# kNN Regression with Python
## Boston Housing data

R data sets can be found at [this link](http://vincentarelbundock.github.io/Rdatasets/datasets.html).

This notebook will use the Boston Housing data.

In [1]:
### load the data
import pandas as pd
df = pd.read_csv('data/Boston.csv')

In [2]:
# train test split
from sklearn.model_selection import train_test_split

X = df.iloc[:, 0:12]
y = df.iloc[:, 13]

X_train, X_test, y_train, y_test = train_test_split(X, y, test_size=0.2, random_state=1234)

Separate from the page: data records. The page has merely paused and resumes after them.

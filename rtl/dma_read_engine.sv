// dma_read_engine - DMA read engine of the Source board.
//
// Runs in the PCI clock domain. It walks the scatter-gather table, reads the
// host memory it points to through the PCI controller's bus-master port, and
// fills the data FIFO (with byte parity added) and the event FIFO that
// src_hippi_ctrl turns into a HIPPI connection.
//
// SGTM layout:
//   word 0    = memory buffer size in words (the transfer never exceeds it)
//   word 1    = unused
//   entry e (0, 1, ...) occupies words 2e+2 and 2e+3:
//   word 2e+2 = host byte address of the segment (word aligned)
//   word 2e+3 = {conn_end[31], pkt_end[30], 10'b0, word count[19:0]}
// pkt_end closes the HIPPI packet after the segment; conn_end ends the
// connection after it.
//
// How it works: the host fills the SGTM, writes the I-Field and the number
// of entries, and sets CTRL.start. The engine queues CONN_START, loads the
// buffer size from SGTM word 0, then for each entry fetches its two words
// and issues one read request per word. Requests are only issued while the FIFO has room for
// every read still in flight, so returning data is never refused. When all
// of a segment's data is in the FIFO the engine queues PKT_END and/or
// CONN_END with the count of words queued so far. The transfer also stops,
// closing the open packet and the connection, when the buffer size is
// reached, the table ends, or the host sets CTRL.abort. The interrupt is
// raised once the HIPPI side reports the connection closed.
//
// Registers (word offsets, one cycle read latency):
//   0 CTRL w: bit0 start, bit1 abort, bit2 clear interrupt; r: bit0 busy
//   1 STATUS r: {aborted, done, busy}   2 SGT_COUNT   3 WORDS (queued)
//   4 IFIELD   5 BUF_WORDS (read only: the size loaded from the SGTM)
//
// The SGTM holding addresses, packet delimiters, connection end and buffer
// size, and the stop conditions, follow the Source description. The entry
// layout and register map are this design's choices.
module dma_read_engine
  import hippi_pkg::*;
#(
  parameter int unsigned FIFO_DEPTH = 1024,
  parameter int unsigned SGT_WORDS  = 65536
) (
  input  logic                          clk,     // PCI clock
  input  logic                          rst_n,
  // register port
  input  logic                          reg_we,
  input  logic [2:0]                    reg_addr,
  input  logic [31:0]                   reg_wdata,
  output logic [31:0]                   reg_rdata,
  output logic                          irq,
  // SGTM read port (one cycle latency)
  output logic [$clog2(SGT_WORDS)-1:0]  sgt_addr,
  input  logic [31:0]                   sgt_data,
  // PCI bus-master read: requests, then in-order data
  output logic                          rq_valid,
  output logic [31:0]                   rq_addr,
  input  logic                          rq_ready,
  input  logic                          rs_valid,
  input  logic [31:0]                   rs_data,
  // data FIFO write side
  output logic                          fifo_wr_en,
  output logic [WORD_W-1:0]             fifo_wr_data,
  input  logic [$clog2(FIFO_DEPTH):0]   fifo_wr_count,
  // event FIFO write side
  output logic                          ev_wr_en,
  output hippi_event_t                  ev_wr_data,
  input  logic                          ev_wr_full,
  // from the HIPPI side (asynchronous toggle)
  input  logic                          conn_closed_tgl
);
  localparam int unsigned SW = $clog2(SGT_WORDS);
  localparam int unsigned CW = $clog2(FIFO_DEPTH) + 1;

  typedef enum logic [3:0] {
    S_IDLE, S_START, S_BUF, S_ENT0, S_ENT1, S_ENT2, S_XFER, S_SEG_END, S_PKT_END,
    S_CONN_END, S_WAIT_CLOSE
  } state_e;
  state_e state;

  logic [31:0] ifield, sgt_count, buf_words;
  logic [31:0] entry;
  logic [31:0] issued, queued, last_pkt_end;
  logic [31:0] seg_addr;
  logic [19:0] seg_left;
  logic        seg_pkt_end, seg_conn_end;
  logic [CW:0] inflight;
  logic        busy, done, aborted, abort_req;
  logic        closed_s, closed_q;

  sync2 u_sync_closed (.clk, .rst_n, .d(conn_closed_tgl), .q(closed_s));

  wire stop_issue = abort_req || issued == buf_words;
  wire room       = (CW+1)'(fifo_wr_count) + (CW+1)'(fifo_wr_en) + inflight
                    < (CW+1)'(FIFO_DEPTH);

  assign rq_valid = (state == S_XFER) && seg_left != 0 && !stop_issue && room;
  assign rq_addr  = seg_addr;
  // word 0: buffer size; entry e: words 2e+2 and 2e+3
  wire [SW-2:0] ent_w = (SW-1)'(entry + 32'd1);
  assign sgt_addr = (state == S_START) ? '0 :
                    (state == S_ENT0)  ? {ent_w, 1'b0}
                                       : {ent_w, 1'b1};

  always_ff @(posedge clk or negedge rst_n) begin
    if (!rst_n) begin
      state <= S_IDLE;
      ifield <= '0; sgt_count <= '0; buf_words <= '0;
      entry <= '0; issued <= '0; queued <= '0; last_pkt_end <= '0;
      seg_addr <= '0; seg_left <= '0; seg_pkt_end <= 1'b0; seg_conn_end <= 1'b0;
      inflight <= '0;
      busy <= 1'b0; done <= 1'b0; aborted <= 1'b0; abort_req <= 1'b0; irq <= 1'b0;
      closed_q <= 1'b0;
      fifo_wr_en <= 1'b0; fifo_wr_data <= '0;
      ev_wr_en <= 1'b0; ev_wr_data <= '0;
      reg_rdata <= '0;
    end else begin
      logic [CW:0] inf;
      fifo_wr_en <= 1'b0;
      ev_wr_en   <= 1'b0;
      closed_q   <= closed_s;

      // ---------------- registers ----------------
      if (reg_we) begin
        unique case (reg_addr)
          REG_CTRL: begin
            if (reg_wdata[2]) irq <= 1'b0;
            if (reg_wdata[1] && busy) begin
              abort_req <= 1'b1;
              aborted   <= 1'b1;
            end
            if (reg_wdata[0] && state == S_IDLE) begin
              busy <= 1'b1; done <= 1'b0; aborted <= 1'b0; abort_req <= 1'b0;
              entry <= '0; issued <= '0; queued <= '0; last_pkt_end <= '0;
              state <= S_START;
            end
          end
          REG_SGT_COUNT: sgt_count <= reg_wdata;
          REG_IFIELD:    ifield    <= reg_wdata;
          default: ;
        endcase
      end
      unique case (reg_addr)
        REG_CTRL:      reg_rdata <= {31'd0, busy};
        REG_STATUS:    reg_rdata <= {29'd0, aborted, done, busy};
        REG_SGT_COUNT: reg_rdata <= sgt_count;
        REG_WORDS:     reg_rdata <= queued;
        REG_IFIELD:    reg_rdata <= ifield;
        REG_BUF_WORDS: reg_rdata <= buf_words;
        default:       reg_rdata <= '0;
      endcase

      // ---------------- returning read data ----------------
      inf = inflight;
      if (rq_valid && rq_ready) inf = inf + 1'b1;
      if (rs_valid) begin
        inf = inf - 1'b1;
        fifo_wr_en   <= 1'b1;
        fifo_wr_data <= {byte_parity(rs_data), rs_data};
        queued       <= queued + 1'b1;
      end
      inflight <= inf;

      // ---------------- control ----------------
      unique case (state)
        S_IDLE: ;

        S_START: if (!ev_wr_full) begin
          ev_wr_en   <= 1'b1;
          ev_wr_data <= '{kind: EV_CONN_START, index: '0, payload: ifield};
          state      <= S_BUF;     // SGTM word 0 being read
        end

        S_BUF: begin
          buf_words <= sgt_data;
          state     <= S_ENT0;
        end

        S_ENT0: begin
          if (abort_req || issued == buf_words || entry >= sgt_count)
            state <= S_PKT_END;
          else
            state <= S_ENT1;       // address word being read
        end

        S_ENT1: begin
          seg_addr <= sgt_data;
          state    <= S_ENT2;      // flag word being read
        end

        S_ENT2: begin
          seg_left     <= sgt_data[19:0];
          seg_pkt_end  <= sgt_data[30];
          seg_conn_end <= sgt_data[31];
          entry        <= entry + 1'b1;
          state        <= S_XFER;
        end

        S_XFER: begin
          if (rq_valid && rq_ready) begin
            seg_addr <= seg_addr + 32'd4;
            seg_left <= seg_left - 1'b1;
            issued   <= issued + 1'b1;
          end
          if ((seg_left == 0 || stop_issue) && inflight == 0 && !rs_valid)
            state <= (seg_left == 0) ? S_SEG_END : S_PKT_END;
        end

        S_SEG_END: begin
          if (seg_pkt_end || seg_conn_end) begin
            if (!ev_wr_full) begin
              if (seg_pkt_end && queued != last_pkt_end) begin
                ev_wr_en     <= 1'b1;
                ev_wr_data   <= '{kind: EV_PKT_END, index: queued, payload: queued};
                last_pkt_end <= queued;
                seg_pkt_end  <= 1'b0;
              end else begin
                seg_pkt_end <= 1'b0;
                state <= seg_conn_end ? S_PKT_END : S_ENT0;
              end
            end
          end else begin
            state <= S_ENT0;
          end
        end

        // close any open packet, then the connection
        S_PKT_END: if (!ev_wr_full) begin
          if (queued != last_pkt_end) begin
            ev_wr_en     <= 1'b1;
            ev_wr_data   <= '{kind: EV_PKT_END, index: queued, payload: queued};
            last_pkt_end <= queued;
          end
          state <= S_CONN_END;
        end

        S_CONN_END: if (!ev_wr_full) begin
          ev_wr_en   <= 1'b1;
          ev_wr_data <= '{kind: EV_CONN_END, index: queued, payload: queued};
          state      <= S_WAIT_CLOSE;
        end

        S_WAIT_CLOSE: if (closed_s != closed_q) begin
          busy      <= 1'b0;
          done      <= 1'b1;
          abort_req <= 1'b0;
          irq       <= 1'b1;
          state     <= S_IDLE;
        end

        default: state <= S_IDLE;
      endcase
    end
  end

endmodule
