// Scan control of the morphology IP: follows the column-wise quasi raster
// order in which the host sends the image.
//
// For each horizontal mask position c = 0 .. w-a the host sends the l image
// rows of the strip c .. c+a-1 from top to bottom, one line of a pixels per
// row; the mask thus moves down the column, and after the last row the strip
// moves one pixel right. This block counts lines (`row`) within the current
// column pass and the passes (`col`). For the line being delivered it says
// whether the kernel window is full (row >= a-1) and whether this line
// produces the last result of the image (last row of the last pass). It also
// gives the number of results of the run, (w-a+1)*(l-a+1).
//
// The scan order follows the design; computing only window positions that
// lie fully inside the image (no border padding) is this design's choice.
// Timing: outputs are combinational on the registered counters and describe
// the line presented with `line_valid` in the same cycle; counters advance
// at the clock edge.
module morph_scan_ctrl
  import morph_pkg::*;
(
  input  logic        clk,
  input  logic        reset_n,
  input  logic        clear,
  input  dim_t        width,
  input  dim_t        height,
  input  dim_t        mask_size,
  input  logic        line_valid,
  output logic        window_full,
  output logic        last_line,
  output logic [31:0] result_count,
  output dim_t        row,
  output dim_t        col
);

  dim_t cols, rows_out;

  assign cols         = width  - mask_size + dim_t'(1);
  assign rows_out     = height - mask_size + dim_t'(1);
  assign result_count = 32'(cols) * 32'(rows_out);
  assign window_full  = (row + dim_t'(1) >= mask_size);
  assign last_line    = window_full && (row + dim_t'(1) >= height) &&
                        (col + dim_t'(1) >= cols);

  always_ff @(posedge clk or negedge reset_n) begin
    if (!reset_n) begin
      row <= '0;
      col <= '0;
    end else if (clear) begin
      row <= '0;
      col <= '0;
    end else if (line_valid) begin
      if (row + dim_t'(1) >= height) begin
        row <= '0;
        col <= col + dim_t'(1);
      end else begin
        row <= row + dim_t'(1);
      end
    end
  end

endmodule
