// Testbench of the scan control: drives the lines of whole images for
// several sizes and checks, line by line, the row and column counters, the
// window-full flag, the last-line flag (exactly once, on the final line)
// and the result count (w-a+1)*(l-a+1).
module tb_morph_scan_ctrl;
  import morph_pkg::*;
  logic clk = 1'b0, reset_n = 1'b1, clear = 1'b0, line_valid = 1'b0;
  dim_t width, height, mask_size, row, col;
  logic window_full, last_line;
  logic [31:0] result_count;
  int checks = 0, failures = 0;

  always #5 clk = ~clk;

  morph_scan_ctrl u_dut (.clk, .reset_n, .clear, .width, .height, .mask_size, .line_valid,
                         .window_full, .last_line, .result_count, .row, .col);

  task automatic check(input bit ok, input string what);
    checks++;
    if (!ok) begin failures++; $display("FAIL: %s", what); end
  endtask

  task automatic image(input int w, input int h, input int a);
    int n_last = 0, n_full = 0;
    width = dim_t'(w); height = dim_t'(h); mask_size = dim_t'(a);
    clear = 1'b1; @(negedge clk); clear = 1'b0;
    check(result_count == 32'((w - a + 1) * (h - a + 1)), "result count");
    for (int c = 0; c + a <= w; c++)
      for (int r = 0; r < h; r++) begin
        line_valid = 1'b1;
        #1;
        check(row == dim_t'(r) && col == dim_t'(c), $sformatf("position c=%0d r=%0d", c, r));
        check(window_full == (r + 1 >= a), "window full");
        check(last_line == (c + a == w && r + 1 == h), "last line");
        if (last_line) n_last++;
        if (window_full) n_full++;
        @(negedge clk);
        line_valid = 1'b0;
        if ($urandom_range(4) == 0) @(negedge clk);
      end
    check(n_last == 1, "exactly one last line");
    check(n_full == (w - a + 1) * (h - a + 1), "window-full count equals result count");
  endtask

  initial begin
    #1 reset_n = 1'b0;
    #3 reset_n = 1'b1;
    @(negedge clk);
    image(8, 6, 3);
    image(5, 5, 5);
    image(7, 4, 1);
    image(30, 25, 23);
    $display("TB_RESULT checks=%0d failures=%0d", checks, failures);
    $finish;
  end

  initial begin
    repeat (20000) @(posedge clk);
    failures++;
    $display("TB_RESULT checks=%0d failures=%0d", checks, failures);
    $finish;
  end
endmodule
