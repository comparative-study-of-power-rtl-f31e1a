// Slave-side control of the morphology IP. It runs on the ungated clock and
// stays active at all times, so software can always reach the IP even when
// both switchable clock domains are stopped.
//
// It decodes Avalon-MM slave transfers (register map in morph_pkg):
//  * CTRL holds the two clock enables and the interrupt enable; writing it
//    with bit 0 set produces a one-cycle `start` pulse that clears the
//    processing counters and marks the IP busy.
//  * STATUS reports BUSY and DONE; DONE is set by `done_in` from the master
//    side and cleared by writing 1 to it. `irq` = DONE and IRQ_EN, a level
//    held until cleared.
//  * A PIXEL write becomes a one-cycle `pix_valid`. When the result side has
//    no room (`can_accept` low) the write is stalled with avs_waitrequest.
//    While the processing clock is stopped pixel writes complete at once and
//    are discarded, so the bus can never hang on the IP.
//  * Any other write is a parameter write (`param_we`) for the parameter
//    memory; reads of those words return `param_rdata`.
// Reads have no wait states: avs_readdata is valid in the cycle of avs_read.
//
// Which logic stays on the ungated clock follows the design; the register
// map, the stall rule and the interrupt behaviour are this design's choices.
module morph_slave_ctrl
  import morph_pkg::*;
(
  input  logic              clk,
  input  logic              reset_n,
  input  logic [REG_AW-1:0] avs_address,
  input  logic              avs_write,
  input  logic [BUS_W-1:0]  avs_writedata,
  input  logic              avs_read,
  output logic [BUS_W-1:0]  avs_readdata,
  output logic              avs_waitrequest,
  input  logic [BUS_W-1:0]  param_rdata,
  input  logic              can_accept,
  input  logic              done_in,
  output logic              param_we,
  output logic              pix_valid,
  output pix_t              pix,
  output logic              start,
  output logic              mem_clk_en,
  output logic              proc_clk_en,
  output logic              busy,
  output logic              irq
);

  logic irq_en, done;
  logic wr_ctrl, wr_status, wr_pixel;

  assign wr_ctrl   = avs_write && avs_address == REG_CTRL;
  assign wr_status = avs_write && avs_address == REG_STATUS;
  assign wr_pixel  = avs_write && avs_address == REG_PIXEL;
  assign param_we  = avs_write && !wr_ctrl && !wr_status && !wr_pixel;

  assign avs_waitrequest = wr_pixel && proc_clk_en && !can_accept;
  assign pix_valid       = wr_pixel && proc_clk_en && can_accept;
  assign pix             = avs_writedata[PIX_W-1:0];
  assign irq             = done && irq_en;

  always_ff @(posedge clk or negedge reset_n) begin
    if (!reset_n) begin
      mem_clk_en  <= 1'b0;
      proc_clk_en <= 1'b0;
      irq_en      <= 1'b0;
      start       <= 1'b0;
      busy        <= 1'b0;
      done        <= 1'b0;
    end else begin
      start <= wr_ctrl && avs_writedata[CTRL_START];
      if (wr_ctrl) begin
        mem_clk_en  <= avs_writedata[CTRL_MEM_CLK_EN];
        proc_clk_en <= avs_writedata[CTRL_PROC_CLK_EN];
        irq_en      <= avs_writedata[CTRL_IRQ_EN];
      end
      if (wr_ctrl && avs_writedata[CTRL_START]) begin
        busy <= 1'b1;
        done <= 1'b0;
      end else if (done_in) begin
        busy <= 1'b0;
        done <= 1'b1;
      end else if (wr_status && avs_writedata[STAT_DONE]) begin
        done <= 1'b0;
      end
    end
  end

  always_comb begin
    unique case (avs_address)
      REG_CTRL: begin
        avs_readdata = '0;
        avs_readdata[CTRL_MEM_CLK_EN]  = mem_clk_en;
        avs_readdata[CTRL_PROC_CLK_EN] = proc_clk_en;
        avs_readdata[CTRL_IRQ_EN]      = irq_en;
      end
      REG_STATUS: begin
        avs_readdata = '0;
        avs_readdata[STAT_BUSY] = busy;
        avs_readdata[STAT_DONE] = done;
      end
      REG_PIXEL: avs_readdata = '0;
      default:   avs_readdata = param_rdata;
    endcase
    if (!avs_read) avs_readdata = '0;
  end

  // Avalon: a stalled write keeps its address and data.
  a_stall_hold : assert property (@(posedge clk) disable iff (!reset_n)
    avs_write && avs_waitrequest |=> avs_write && $stable(avs_address));

endmodule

print('train size:', X_train.shape)
print('test size:', X_test.shape)

train size: (404, 12)
test size: (102, 12)


In [3]:
# train the algorithm
from sklearn.neighbors import KNeighborsRegressor
regressor = KNeighborsRegressor(n_neighbors=3)
regressor.fit(X_train, y_train)

KNeighborsRegressor(algorithm='auto', leaf_size=30, metric='minkowski',
                    metric_params=None, n_jobs=None, n_neighbors=3, p=2,
                    weights='uniform')

In [4]:
# make predictions

y_pred = regressor.predict(X_test)

In [5]:
# evaluation
from sklearn.metrics import mean_squared_error, r2_score
print('mse=', mean_squared_error(y_test, y_pred))
print('correlation=', r2_score(y_test, y_pred))

mse= 66.1533442265795
correlation= 0.35553728726247713


The mse was considerably higher at 35.7 than the mse for linear regression of 27.85. The correlation was much lower. Different values  of k=5 and k=7 resulted in worse performance.

### Scaling

In R, much improved results were achieved by scaling data for kNN. The following code tries kNN again after scaling the data.

In [6]:
from sklearn import preprocessing

scaler = preprocessing.StandardScaler().fit(X_train)

X_train_scaled = scaler.transform(X_train)
X_test_scaled = scaler.transform(X_test)

In [7]:
regressor2 = KNeighborsRegressor(n_neighbors=3)
regressor2.fit(X_train_scaled, y_train)

# make predictions
y_pred2 = regressor2.predict(X_test_scaled)

# evaluation
print('mse=', mean_squared_error(y_test, y_pred2))
print('correlation=', r2_score(y_test, y_pred2))

mse= 19.192755991285402
correlation= 0.8130250898777173


Wow. Much better results than the non-scaled version, and a significant improvement over linear regression as well.